**The problem:** Among the entries, find the lines with the string "memory" and copy them.

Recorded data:

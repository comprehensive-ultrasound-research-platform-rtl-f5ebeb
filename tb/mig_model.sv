// mig_model: behavioural stand-in for the MIG DDR2 controller and the DDR2
// memory, seen through the MIG user interface. Not synthesizable.
// phy_init_done rises INIT_CYCLES clocks after reset. Commands written into
// the address FIFO (app_af_cmd 000 = write, 001 = read) are served in order;
// a write takes the oldest word of the write-data FIFO. Read data returns on
// rd_data_valid / rd_data_fifo_out READ_LATENCY clocks after the command.
// When THROTTLE is non-zero, app_af_afull is raised on pseudo-random clocks
// (about one in THROTTLE) to exercise back-pressure; when ACCEPT_ONE_IN is
// non-zero instead, app_af_afull is low on only about one clock in
// ACCEPT_ONE_IN (a slow, busy memory). Words never written read
// as a pattern derived from the address. poke()/peek() give the testbench
// direct access to the storage.
module mig_model #(
  parameter int INIT_CYCLES  = 20,
  parameter int READ_LATENCY = 12,
  parameter int THROTTLE     = 0,
  parameter int ACCEPT_ONE_IN = 0
) (
  input  logic         clk,
  input  logic         rst_n,
  output logic         phy_init_done,
  output logic         app_af_afull,
  output logic         app_wdf_afull,
  input  logic         app_af_wren,
  input  logic [2:0]   app_af_cmd,
  input  logic [30:0]  app_af_addr,
  input  logic         app_wdf_wren,
  input  logic [127:0] app_wdf_data,
  input  logic [15:0]  app_wdf_mask_data,
  output logic         rd_data_valid,
  output logic [127:0] rd_data_fifo_out
);
  logic [127:0] mem [int unsigned];
  logic [127:0] wdf [$];
  typedef struct { int unsigned due; logic [127:0] data; } rd_t;
  rd_t rdq [$];
  int unsigned cyc;
  int init_cnt;
  int n_writes = 0, n_reads = 0, n_afull = 0;

  function automatic logic [127:0] peek(input int unsigned a);
    if (mem.exists(a)) return mem[a];
    return {4{a ^ 32'h5A5A_0000}};
  endfunction

  function automatic void poke(input int unsigned a, input logic [127:0] d);
    mem[a] = d;
  endfunction

  assign app_wdf_afull = 1'b0;

  always @(posedge clk or negedge rst_n) begin
    if (!rst_n) begin
      phy_init_done    <= 1'b0;
      app_af_afull     <= 1'b0;
      rd_data_valid    <= 1'b0;
      rd_data_fifo_out <= '0;
      init_cnt = 0;
      cyc = 0;
      wdf.delete();
      rdq.delete();
    end else begin
      cyc++;
      if (init_cnt < INIT_CYCLES) init_cnt++;
      phy_init_done <= (init_cnt >= INIT_CYCLES);
      if (ACCEPT_ONE_IN != 0)
        app_af_afull <= ($urandom_range(0, ACCEPT_ONE_IN - 1) != 0);
      else
        app_af_afull <= (THROTTLE != 0) && ($urandom_range(0, THROTTLE - 1) == 0);
      if (app_af_afull) n_afull++;
      if (app_wdf_wren) wdf.push_back(app_wdf_data);
      if (app_af_wren) begin
        if (app_af_cmd == 3'b000) begin
          if (wdf.size() == 0) $display("mig_model: write without data");
          else mem[32'(app_af_addr)] = wdf.pop_front();
          n_writes++;
        end else if (app_af_cmd == 3'b001) begin
          rd_t r;
          r.due  = cyc + READ_LATENCY;
          r.data = peek(32'(app_af_addr));
          rdq.push_back(r);
          n_reads++;
        end
      end
      rd_data_valid <= 1'b0;
      if (rdq.size() > 0 && rdq[0].due <= cyc) begin
        rd_t r;
        r = rdq.pop_front();
        rd_data_valid    <= 1'b1;
        rd_data_fifo_out <= r.data;
      end
    end
  end
endmodule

**Answer space:**
// memory, seen through the MIG user interface. Not synthesizable.
// ACCEPT_ONE_IN (a slow, busy memory). Words never written read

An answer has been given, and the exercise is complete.